Leggiamo di seguito il comunicato stampa di Unimpresa.

Il rincaro del caffè: l’analisi di Unimpresa

MILANO – Il prezzo medio di una tazzina di caffè espresso al bar in Italia potrebbe raggiungere i 2 euro entro la fine del 2025, con un incremento superiore al 50% rispetto al 2020. È quanto emerge da un report del Centro studi di Unimpresa, secondo cui negli ultimi cinque anni il costo del caffè è salito da 0,87 a oltre 1,30 euro, con punte a 1,43 euro in alcune città del Nord.
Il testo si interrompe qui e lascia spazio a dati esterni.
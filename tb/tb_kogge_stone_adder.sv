// tb_kogge_stone_adder: self-checking test of the Kogge-Stone prefix adder. A 32-bit
// adder gets corner cases (long carry chains, carry-in into all ones) and
// random operands; a 4-bit adder and a 6-bit adder (not a power of two)
// get every operand pair with both carry-in values. Sum and carry-out are
// compared with the test bench's own addition.
module tb_kogge_stone_adder;
  localparam int W = 32;
  logic         clk = 1'b0;
  logic [W-1:0] a, b, s;
  logic         ci, co;
  logic [3:0]   a4, b4, s4;
  logic         ci4, co4;
  logic [5:0]   a6, b6, s6;
  logic         ci6, co6;
  int checks = 0, failures = 0;

  kogge_stone_adder #(.W(W)) dut   (.a(a),  .b(b),  .cin(ci),  .sum(s),  .cout(co));
  kogge_stone_adder #(.W(4)) dut4  (.a(a4), .b(b4), .cin(ci4), .sum(s4), .cout(co4));
  kogge_stone_adder #(.W(6)) dut6  (.a(a6), .b(b6), .cin(ci6), .sum(s6), .cout(co6));

  always #5 clk = ~clk;

  initial begin
    repeat (50000) @(posedge clk);
    failures++;
    $display("watchdog: test did not finish");
    $display("TB_RESULT checks=%0d failures=%0d", checks, failures);
    $finish;
  end

  task automatic check32(input logic [W-1:0] va, input logic [W-1:0] vb, input logic vc);
    logic [W:0] exp;
    @(negedge clk);
    a  = va;
    b  = vb;
    ci = vc;
    @(posedge clk);
    exp = {1'b0, va} + {1'b0, vb} + {{W{1'b0}}, vc};
    checks++;
    if ({co, s} != exp) begin
      failures++;
      if (failures < 10) $display("FAIL %h + %h + %b = %b%h expected %h", va, vb, vc, co, s, exp);
    end
  endtask

  initial begin
    a4 = '0; b4 = '0; ci4 = 1'b0;
    a6 = '0; b6 = '0; ci6 = 1'b0;
    check32('0, '0, 1'b0);
    check32('1, '0, 1'b1);
    check32('1, '1, 1'b1);
    check32(32'h7FFF_FFFF, 32'h1, 1'b0);
    check32(32'h5555_5555, 32'hAAAA_AAAA, 1'b1);
    check32(32'h0000_FFFF, 32'h0000_0001, 1'b0);
    for (int i = 0; i < 20000; i++) check32($urandom, $urandom, 1'($urandom));
    for (int x = 0; x < 64; x++) begin
      for (int y = 0; y < 64; y++) begin
        for (int c = 0; c < 2; c++) begin
          @(negedge clk);
          a6 = 6'(x); b6 = 6'(y); ci6 = 1'(c);
          a4 = 4'(x); b4 = 4'(y); ci4 = 1'(c);
          @(posedge clk);
          checks++;
          if ({co6, s6} != 7'(x + y + c)) begin
            failures++;
            if (failures < 10) $display("FAIL W=6 %0d + %0d + %0d = %0d", x, y, c, {co6, s6});
          end
          if (x < 16 && y < 16) begin
            checks++;
            if ({co4, s4} != 5'(x + y + c)) begin
              failures++;
              if (failures < 10) $display("FAIL W=4 %0d + %0d + %0d = %0d", x, y, c, {co4, s4});
            end
          end
        end
      end
    end
    $display("TB_RESULT checks=%0d failures=%0d", checks, failures);
    $finish;
  end
endmodule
Alla base dei rincari ci sono i cambiamenti climatici che hanno ridotto i raccolti in Brasile e Vietnam, l’aumento dei costi energetici e logistici, l’inflazione e le nuove normative ambientali Ue.

Il mercato italiano resta comunque solido, con consumi annuali pari a 327 milioni di chili di verde e un valore complessivo di 5,2 miliardi di euro, destinato a superare i 6 miliardi entro il 2030.
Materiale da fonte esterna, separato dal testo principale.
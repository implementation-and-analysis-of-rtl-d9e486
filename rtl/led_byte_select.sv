// led_byte_select: shows a wide product on eight LEDs, one byte at a
// time. The 2-bit select line picks the byte, most significant first:
//   sel = 00 -> p[31:24], 01 -> p[23:16], 10 -> p[15:8], 11 -> p[7:0]
// (for the default 32-bit product). Each LED pin carries its product bit
// unchanged; on the evaluation board the LEDs light when their pin is low,
// so a lit LED reads as 0 and a dark one as 1.
// The select order and the LED polarity follow the board demonstration of
// the multiplier; the width parameter is this design's generalisation.
// Purely combinational.
module led_byte_select #(
  parameter int PW = 32                    // product width, a multiple of 8
) (
  input  logic [PW-1:0]                   p,
  input  logic [$clog2(PW/8)-1:0]         sel,
  output logic [7:0]                      led
);
  localparam int NB = PW / 8;

  always_comb begin
    led = p[8*(NB-1-int'(sel)) +: 8];
  end
endmodule
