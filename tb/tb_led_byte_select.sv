// tb_led_byte_select: self-checking test of the LED byte selector. For
// the product of 123 x 123 (0x00003B19) and for random 32-bit values,
// every select value must show the right byte: 00 the most significant,
// 11 the least significant.
module tb_led_byte_select;
  logic        clk = 1'b0;
  logic [31:0] p;
  logic [1:0]  sel;
  logic [7:0]  led;
  int checks = 0, failures = 0;

  led_byte_select #(.PW(32)) dut (.p(p), .sel(sel), .led(led));

  always #5 clk = ~clk;

  initial begin
    repeat (10000) @(posedge clk);
    failures++;
    $display("watchdog: test did not finish");
    $display("TB_RESULT checks=%0d failures=%0d", checks, failures);
    $finish;
  end

  task automatic check_one(input logic [31:0] vp, input logic [1:0] vs, input logic [7:0] exp);
    @(negedge clk);
    p   = vp;
    sel = vs;
    @(posedge clk);
    checks++;
    if (led != exp) begin
      failures++;
      $display("FAIL p=%h sel=%b led=%b expected %b", vp, vs, led, exp);
    end
  endtask

  initial begin
    logic [31:0] r;
    // Board example: 123 x 123 = 15129.
    check_one(32'd15129, 2'b00, 8'b0000_0000);
    check_one(32'd15129, 2'b01, 8'b0000_0000);
    check_one(32'd15129, 2'b10, 8'b0011_1011);
    check_one(32'd15129, 2'b11, 8'b0001_1001);
    for (int i = 0; i < 2000; i++) begin
      r = $urandom;
      check_one(r, 2'b00, r[31:24]);
      check_one(r, 2'b01, r[23:16]);
      check_one(r, 2'b10, r[15:8]);
      check_one(r, 2'b11, r[7:0]);
    end
    $display("TB_RESULT checks=%0d failures=%0d", checks, failures);
    $finish;
  end
endmodule
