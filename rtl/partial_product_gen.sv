// partial_product_gen: first stage of the Wallace tree multiplier. Every
// bit of the multiplicand a is ANDed with every bit of the multiplier b,
// giving N*N partial-product bits (256 for the 16x16 multiplier).
// pp[i][j] = a[j] & b[i] has weight 2^(i+j): row i is a shifted left by i
// places when b[i] is 1. The AND array is the multiplier's first step as
// described; treating the operands as unsigned and keeping the bits as an
// N x N array are this design's choices. Purely combinational.
module partial_product_gen #(
  parameter int N = 16
) (
  input  logic [N-1:0]         a,
  input  logic [N-1:0]         b,
  output logic [N-1:0][N-1:0]  pp
);
  always_comb begin
    for (int i = 0; i < N; i++) begin
      pp[i] = a & {N{b[i]}};
    end
  end
endmodule
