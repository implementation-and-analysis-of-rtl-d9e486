// tb_partial_product_gen: self-checking test of the partial-product AND
// array at N = 16. Corner operands and random operands are applied; every
// partial-product row must equal a shifted-out copy of a gated by one bit
// of b, and the weighted sum of all bits must equal a * b.
module tb_partial_product_gen;
  localparam int N = 16;
  logic                clk = 1'b0;
  logic [N-1:0]        a, b;
  logic [N-1:0][N-1:0] pp;
  int checks = 0, failures = 0;

  partial_product_gen #(.N(N)) dut (.a(a), .b(b), .pp(pp));

  always #5 clk = ~clk;

  initial begin
    repeat (5000) @(posedge clk);
    failures++;
    $display("watchdog: test did not finish");
    $display("TB_RESULT checks=%0d failures=%0d", checks, failures);
    $finish;
  end

  task automatic check_one(input logic [N-1:0] va, input logic [N-1:0] vb);
    logic [2*N-1:0] acc;
    @(negedge clk);
    a = va;
    b = vb;
    @(posedge clk);
    acc = '0;
    for (int i = 0; i < N; i++) begin
      checks++;
      if (pp[i] != (vb[i] ? va : '0)) begin
        failures++;
        $display("FAIL a=%h b=%h row %0d = %h", va, vb, i, pp[i]);
      end
      acc += {{N{1'b0}}, pp[i]} << i;
    end
    checks++;
    if (acc != {{N{1'b0}}, va} * {{N{1'b0}}, vb}) begin
      failures++;
      $display("FAIL a=%h b=%h weighted sum %h", va, vb, acc);
    end
  endtask

  initial begin
    check_one('0, '0);
    check_one('1, '1);
    check_one(16'd123, 16'd123);
    check_one(16'hAAAA, 16'h5555);
    for (int i = 0; i < 2000; i++) check_one(N'($urandom), N'($urandom));
    $display("TB_RESULT checks=%0d failures=%0d", checks, failures);
    $finish;
  end
endmodule
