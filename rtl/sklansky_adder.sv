// sklansky_adder: W-bit Sklansky (divide-and-conquer) parallel prefix
// adder, used as the final (carry propagate) stage of the Wallace tree
// multiplier.
//
// Three stages:
//   I    G(i:i) = a(i) AND b(i), P(i:i) = a(i) OR b(i)
//   II   prefixes are built for groups of 2, 4, 8, 16, ... bits: at level
//        l, every bit i in the upper half of a 2^(l+1)-bit block merges
//        with the top bit k of the lower half,
//          P(i:j) = P(i:k+1) AND P(k:j),  G(i:j) = G(i:k+1) OR P(i:k+1) G(k:j)
//        This takes log2(W) levels and only (W/2)log2(W) nodes, but the
//        top bit of each lower half drives the whole upper half (fan-out
//        up to W/2).
//   III  S(i) = (a(i) XOR b(i)) XOR G(i-1:-1), where position -1 is the
//        carry-in.
// An OR propagate is enough here because a generating bit also
// propagates. The carry-in is folded into bit 0 before stage II; cout is
// G(W-1:-1). The structure and the equations follow the multiplier's
// description; the carry-in and carry-out ports are this design's
// addition (the multiplier ties cin to 0). Purely combinational.
module sklansky_adder
  import wtm_pkg::*;
#(
  parameter int W = 32
) (
  input  logic [W-1:0] a,
  input  logic [W-1:0] b,
  input  logic         cin,
  output logic [W-1:0] sum,
  output logic         cout
);
  localparam int L = (W > 1) ? $clog2(W) : 1;

  gp_t t0 [W];      // level-0 (single bit) generate/propagate pairs

  for (genvar i = 0; i < W; i++) begin : g_pre
    if (i == 0) begin : g_cin
      assign t0[i] = '{g: (a[i] & b[i]) | ((a[i] | b[i]) & cin), p: a[i] | b[i]};
    end else begin : g_bit
      assign t0[i] = '{g: a[i] & b[i], p: a[i] | b[i]};
    end
  end

  for (genvar l = 0; l < L; l++) begin : g_level
    gp_t d [W];      // input of this level
    gp_t q [W];      // output of this level
    if (l == 0) begin : g_first
      assign d = t0;
    end else begin : g_chain
      assign d = g_level[l-1].q;
    end
    for (genvar i = 0; i < W; i++) begin : g_node
      // Top bit of the lower half of the 2^(l+1)-bit block holding i.
      localparam int K = ((i >> l) << l) - 1;
      if (((i >> l) & 1) == 1) begin : g_black
        assign q[i] = gp_merge(d[i], d[K]);
      end else begin : g_buf
        assign q[i] = d[i];
      end
    end
  end

  for (genvar i = 0; i < W; i++) begin : g_sum
    if (i == 0) begin : g_lsb
      assign sum[i] = (a[i] ^ b[i]) ^ cin;
    end else begin : g_bit
      assign sum[i] = (a[i] ^ b[i]) ^ g_level[L-1].q[i-1].g;
    end
  end

  assign cout = g_level[L-1].q[W-1].g;
endmodule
Commenta il direttore generale di Unimpresa, Mariagrazia Lupo Albore: “Per i consumatori italiani la questione non è soltanto economica. Il caffè incide per meno dell’1% sulle spese annuali delle famiglie, ma ha un valore simbolico enorme: è il rito quotidiano che accompagna la socialità, la pausa di lavoro, il saluto tra amici. Se il suo prezzo diventa proibitivo, il rischio è che venga percepito come un lusso e perda quella dimensione democratica che lo ha reso unico nel mondo”.

Conclude: “Per i produttori e i distributori la sfida è invece difendere i margini, sempre più compressi dai costi, puntando sui segmenti premium e monoporzionati che offrono redditività fino al 60%. Non a caso, diverse aziende stanno sperimentando alternative al caffè tradizionale, dai ceci ai semi di dattero, per rispondere alle sfide climatiche e ridurre la dipendenza dai raccolti tropicali”.
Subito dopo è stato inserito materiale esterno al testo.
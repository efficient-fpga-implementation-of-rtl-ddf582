# AES-CCM encryption engine with a 32-bit AES datapath

Vehicle-to-vehicle messages under IEEE 1609.2 are protected with AES-CCM
(NIST SP 800-38C): a CBC-MAC over the formatted message gives the integrity
code (MIC), and counter-mode encryption gives the ciphertext. Both halves use
the same AES-128 forward cipher. This RTL implements the generation-encryption
direction as a self-contained engine built around three ideas:

* **Two AES cores side by side.** The CBC-MAC core and the counter core start
  together on every step, so the counter work hides behind the CBC-MAC chain,
  which has to be sequential.
* **A 32-bit AES round datapath.** ShiftRow picks one column of the shifted
  state, the four bytes go through the S-box in one lookup, then MixColumn and
  AddRoundKey. One round takes 7 cycles, one block 73. The same S-box, one lane
  wide, also serves the key expansion.
* **Saved key tables and on-chip buffers.** Each core keeps its eleven round
  keys. A message that reuses the last key skips the 91-cycle expansion. The
  input bytes, the formatted blocks and the ciphertext stay in on-chip register
  files and never go to external memory.

The architecture follows a published FPGA design of AES-CCM for IEEE 1609.2.
Where that description leaves details open, this RTL makes its own choices;
they are listed under [Departures and choices](#departures-and-choices).

## Block structure

```
 host bytes ──► format_input ──► ccm_formatter ──► Parser_memory (ccm_regfile, 128 x 256)
 (valid/ready,  Input_register    B0, AAD, payload      │ port 0: block i          │ port 1: payload block j
  type tag)     8 x 256 FIFO      blocks                ▼                          ▼
                                                     cbc_mac                    ctr_mode
                                              X = first ? B : B ^ MAC     A_j = {q-1, nonce, j}
                                                  aes_cipher                  aes_cipher
                                                  MAC Data reg                S0, C_j = P_j ^ AES(A_j)
                                                        │ MAC                     │ ct writes
                                                        └────────► MIC = (MAC ^ S0)[tag]
                                                                                 ▼
                                                                  Ctr_memory (ccm_regfile, 128 x 256) ──► ct_rdata
 ccm_controller (READY → FORMAT → KEY_EXP → DO_AES ⇄ NEXT_DATA → CBC_DONE)
 ccm_data_length (Plen, Alen → block counts)
```

`ccm_top` wires these together. Each `aes_cipher` contains one
`aes_key_expansion` (AES_KEY register, Rcon, Temp[4], Key_Tbl[0..10]), one
four-lane `aes_sbox` and one `aes_mixcolumn`.

## The AES-128 core (`aes_cipher`)

### Controller

Three states:

| state | leaves on | to |
|-------|-----------|----|
| READY | `do_expd` | KEY: the key expansion starts and the key table becomes invalid |
| READY | `do_aes` with a valid key table | AES: the saved table is used, no expansion |
| KEY   | `do_aes` once the expansion has finished | AES |
| AES   | last round done, `text_valid` pulses | READY |

`do_aes` is ignored while no valid key table exists. Both requests are
ignored while the core is busy.

### Round schedule, 7 cycles per round

The state is a 128-bit register, with byte 0 in bits [127:120] and column `c`
as bytes `4c..4c+3`. Within a round, column `p` moves down a three-stage
pipeline:

| phase | work |
|-------|------|
| p = 0..3 | ShiftRow register ← column `p` of ShiftRows(state), where row `r` comes from column `(p+r) mod 4` |
| p+1      | S-box, all four lanes, registered read |
| p+2      | MixColumn, skipped in round 10, then XOR with round-key word `p`, into the next-state buffer |
| 6        | the next-state buffer becomes the state |

A block occupies 1 input-register cycle, 1 initial AddRoundKey cycle, 10 × 7
round cycles and the output cycle. That is 73 cycles counted from the cycle in
which `do_aes` is sampled up to and including the cycle with `text_valid`
high. `text_out` then holds the result until the next block finishes.
ShiftRow comes before SubByte here. This gives the same result as the
standard order, because both steps act on single bytes and only move or
substitute them.

### Key expansion, 9 cycles per round

The S-box byte lane 0 is lent to the key expansion while it runs. Each round
works through these phases:

| phase | work |
|-------|------|
| 0..3 | the bytes of RotWord(w3) are looked up one at a time; the first result is XORed with Rcon |
| 4    | Temp[0] = w0 ^ G, using the fourth byte as it arrives |
| 5..7 | Temp[i] = Temp[i−1] ^ w_i |
| 8    | Key_Tbl[round] ← Temp |

The whole expansion takes 1 + 10 × 9 = 91 cycles. The first word of a round
is the slow part, because it goes through the S-box one byte at a time. Four
S-box lanes would save 3 cycles per round, 30 per key. Since keys change
rarely, the byte-wide path is kept.

### S-box contents

`ccm_pkg::sbox_calc` fills the 256-entry table at start-up from the S-box
definition. It takes the GF(2⁸) inverse modulo x⁸+x⁴+x³+x+1 as a²⁵⁴. It then
applies the affine map b ⊕ rotl(b,1) ⊕ rotl(b,2) ⊕ rotl(b,3) ⊕ rotl(b,4) ⊕
0x63. Rcon is x^(r−1) in the same field.

## One CCM operation

### Formatting (`ccm_formatter`)

The formatter runs in the controller's FORMAT state and consumes up to one
input byte per cycle:

1. **FIRST_BLOCK** builds the flag octet: `64·Adata + 8·(TAG_BYTES−2)/2 + (q−1)`,
   with q = 15 − NONCE_BYTES.
2. **S_NONCE** writes B0 = flags ‖ nonce ‖ Plen, where Plen takes q bytes. It
   then waits for the first data byte. With associated data the next state is
   ASSOCIATE, otherwise PAYLOAD.
3. **ASSOCIATE** starts its first block with the two-byte Alen. It packs
   `T_ASSOCIATE` bytes into blocks. When a `T_PAYLOAD` byte shows up, it
   zero-pads and writes the partial block.
4. **PAYLOAD** packs bytes until the remaining Plen reaches 0. It zero-pads
   the last block and returns to READY.

Each completed block is written to the Parser_memory one cycle after its last
byte arrives. `parsing_counter` counts these writes, and the controller
leaves FORMAT when the count equals `total_block_num`. That count is
`1 + ceil((Alen+2)/16) + ceil(Plen/16)`, or `1 + ceil(Plen/16)` when Alen = 0.

### Key handling (KEY_EXP)

The controller compares the captured key with the key that each core's table
was expanded from. If both match and both tables are valid, it goes straight
to DO_AES. Otherwise it pulses `do_expd` to both cores and waits 91 cycles.

### Encryption loop (DO_AES ⇄ NEXT_DATA)

Step `i`, for `i = 0 .. total_block_num−1`, runs as follows:

* CBC-MAC encrypts `B_i`, XORed with the MAC register when `i > 0`.
* The counter core encrypts `A_i` while `i ≤ pay_blocks`. Its result is S0 at
  `i = 0`, and ciphertext block `i` after that. For the remaining steps, which
  occur only when the message has associated data, the counter core is idle.
* Both cores finish in the same cycle. NEXT_DATA then advances the block
  counter.

Each step costs 74 cycles: 73 for AES and 1 for NEXT_DATA. After the last step
the controller passes through CBC_DONE, where `done` is high for one cycle.
`mic = (MAC ⊕ S0)`, cut to `TAG_BYTES` and left-aligned.

### Cost of a message

```
cycles ≈ (formatting: about 1 per input byte, plus 3 for B0)
       + (91 if the key is new, else 1)
       + 74 · total_block_num + 2
```

A 1000-byte payload with no associated data and a new key takes 5836 cycles
from `i_do_cbc` to `done` in simulation. At a 166 MHz clock that would be
about 35 µs, well inside the 565.5 µs minimum frame delay of 802.11p at
27 Mbit/s. The clock rate is taken from the FPGA result of the published
design. This RTL has not been timed on a device.

## Host interface (`ccm_top`)

| port | dir | width | use |
|------|-----|-------|-----|
| `clk`, `rst_n` | in | 1 | clock; asynchronous active-low reset |
| `i_do_cbc` | in | 1 | start pulse; `key`, `nonce`, `plen`, `alen` are captured in this cycle. Ignored if `plen == 0` or the engine is busy |
| `key` | in | 128 | AES-128 key |
| `nonce` | in | 8·NONCE_BYTES | nonce, first byte in the top bits |
| `plen`, `alen` | in | 16 | payload and associated-data lengths in bytes |
| `in_valid`, `in_ready`, `in_data`, `in_type` | in/out | 1/1/8/1 | byte stream. Send all associated-data bytes (`T_ASSOCIATE`) first, then the `plen` payload bytes (`T_PAYLOAD`). Bytes may be sent before the start pulse, up to the 256-byte buffer. `in_ready` low means the buffer is full |
| `busy` | out | 1 | controller not in READY |
| `done` | out | 1 | one-cycle pulse when the operation is complete |
| `mic` | out | 128 | MIC, valid from `done` until the next start |
| `ct_raddr`, `ct_rdata` | in/out | 8/128 | combinational read of ciphertext block `k`. Bytes past `plen` in the last block read as zero |

Blocks use the big-endian layout of the standards: byte 0 of a message block
sits in bits [127:120].

Parameters: `NONCE_BYTES` (12, the IEEE 1609.2 nonce), `TAG_BYTES` (16),
`IN_DEPTH` (256-byte Input_register), `MEM_DEPTH` (256 blocks each for the
Parser_memory and the Ctr_memory). A message must fit:
`1 + ceil((alen+2)/16) + ceil(plen/16) ≤ MEM_DEPTH`. With no associated data
this allows payloads of up to 4080 bytes. An assertion in `ccm_top` flags a
message that does not fit.

## Departures and choices

These follow the published architecture:

* the 7-cycle round and 73-cycle block
* the 9-cycle key-expansion round
* the shared S-box
* ShiftRow before SubByte
* the two parallel AES cores
* the state machines of the AES core, the controller and the formatter
* the register-file sizes: 8 × 256 input, 128 × 256 formatted blocks,
  128 × 256 counter output, and eleven 128-bit key-table entries per core

This RTL chose the following itself:

* the exact pipeline stages within a round and within a key-expansion round
* the registered S-box read
* the FIFO organisation of the input buffer, with a type bit per byte
* the valid/ready host interface and the ciphertext read port
* the key comparison that decides whether to skip the expansion
* leaving CBC_DONE after one cycle
* the zeroing of unused ciphertext bytes
* the 12-byte nonce and 16-byte tag defaults

The published design also lists a further 128-bit register file among its
storage, named Input_data. What it holds is not described, so it is not
built; the byte buffer, the formatted blocks and the ciphertext each have
their own storage here.

Not provided:

* **Decryption-verification.** CCM decryption has to finish the counter
  half before the CBC-MAC can check the recovered payload. That is a
  different schedule from the one the controller implements, so only
  generation-encryption is built.
* **AES-192 and AES-256.** IEEE 1609.2 needs only 128-bit keys.
* **Long associated-data lengths.** The formatter supports only the two-byte
  encoding, Alen < 65280.
* **Decryption with the same round hardware.** The published design says its
  core can be reused for this; that reuse is not built.

## Verification

Each module has a self-checking testbench in `tb/`. Every testbench ends by
printing `TB_RESULT checks=N failures=M`. The references in
`tb/ccm_ref_pkg.sv` are written separately from the RTL: a byte-wise FIPS-197
AES with an S-box found by inverse search, and SP 800-38C formatting, CBC-MAC
and counter mode on byte queues. The reference is itself checked against
published vectors.

| testbench | checks |
|-----------|--------|
| `tb_aes_sbox` | all 256 entries on four lanes, FIPS values, one-cycle read |
| `tb_aes_mixcolumn` | textbook columns and 200 random columns |
| `tb_aes_key_expansion` | FIPS-197 A.1 schedule and random keys (all 11 round keys), 91-cycle expansion |
| `tb_aes_cipher` | FIPS-197 C.1 and B vectors, random blocks and keys, 73-cycle latency, saved-key encryption, no encryption without a key |
| `tb_cbc_mac`, `tb_ctr_mode` | chaining, counter blocks, tail zeroing, MIC, idle counter core |
| `tb_ccm_formatter` | every Parser_memory write for 37 message shapes, and leaving S_NONCE when `do_format` drops |
| `tb_format_input`, `tb_ccm_regfile`, `tb_ccm_data_length` | FIFO order and full/empty flags, both read ports, block-count formulas |
| `tb_ccm_controller` | legal state order, request counts per message, expansion skipped for a known key |
| `tb_ccm_top` | end to end at default parameters; see below |

`tb_ccm_top` runs the SP 800-38C example with a 12-byte nonce: its ciphertext
must equal the published value, and its MIC is compared with the reference.
It also runs random messages with and without associated data, block-boundary
cases, and two 1000-byte payloads. It checks 74 cycles per block, the 91-cycle
expansion, and the 565.5 µs budget at 166.2 MHz. It also counts that each
mechanism happened at least once: key expansion, expansion skipped, padding,
host stalls on a full input buffer, and the counter core idle during
associated-data blocks.

To run a testbench with Verilator 5 (add `-y tb` for those that use the
reference package):

```
verilator --binary --timing --assert -Wno-fatal --top-module tb_ccm_top \
  -y rtl -y tb +libext+.sv rtl/ccm_pkg.sv tb/ccm_ref_pkg.sv tb/tb_ccm_top.sv
./obj_dir/Vtb_ccm_top
```

The full end-to-end test takes under a second of simulation time after the
build.

## Files

* `rtl/ccm_pkg.sv`: shared types, state encodings, cycle constants, GF(2⁸) functions
* `rtl/aes_sbox.sv`, `rtl/aes_mixcolumn.sv`, `rtl/aes_key_expansion.sv`, `rtl/aes_cipher.sv`: the AES-128 core
* `rtl/format_input.sv`, `rtl/ccm_formatter.sv`, `rtl/ccm_data_length.sv`, `rtl/ccm_regfile.sv`: input path and storage
* `rtl/cbc_mac.sv`, `rtl/ctr_mode.sv`, `rtl/ccm_controller.sv`, `rtl/ccm_top.sv`: the CCM engine
* `tb/ccm_ref_pkg.sv` and `tb/tb_*.sv`: reference models and testbenches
L’impennata del prezzo del caffè è il risultato di una concatenazione di fattori che si sommano lungo l’intera catena del valore, dalla produzione agricola fino alla distribuzione. Alla base vi sono gli effetti sempre più visibili del cambiamento climatico: siccità persistenti in Vietnam e piogge torrenziali in Brasile – Paesi che insieme producono circa metà del caffè mondiale – hanno ridotto i raccolti e destabilizzato l’offerta. Nel 2024 il prezzo dei chicchi grezzi è aumentato fino all’80%, mentre i futures sull’Arabica hanno toccato livelli record, alimentati da fenomeni speculativi.

A questi si è aggiunto l’incremento dei costi energetici, con gas ed elettricità che pesano fortemente sulla fase di torrefazione, e quello della logistica internazionale, appesantita dalle congestioni nei porti strategici come Suez e dal raddoppio dei noli marittimi.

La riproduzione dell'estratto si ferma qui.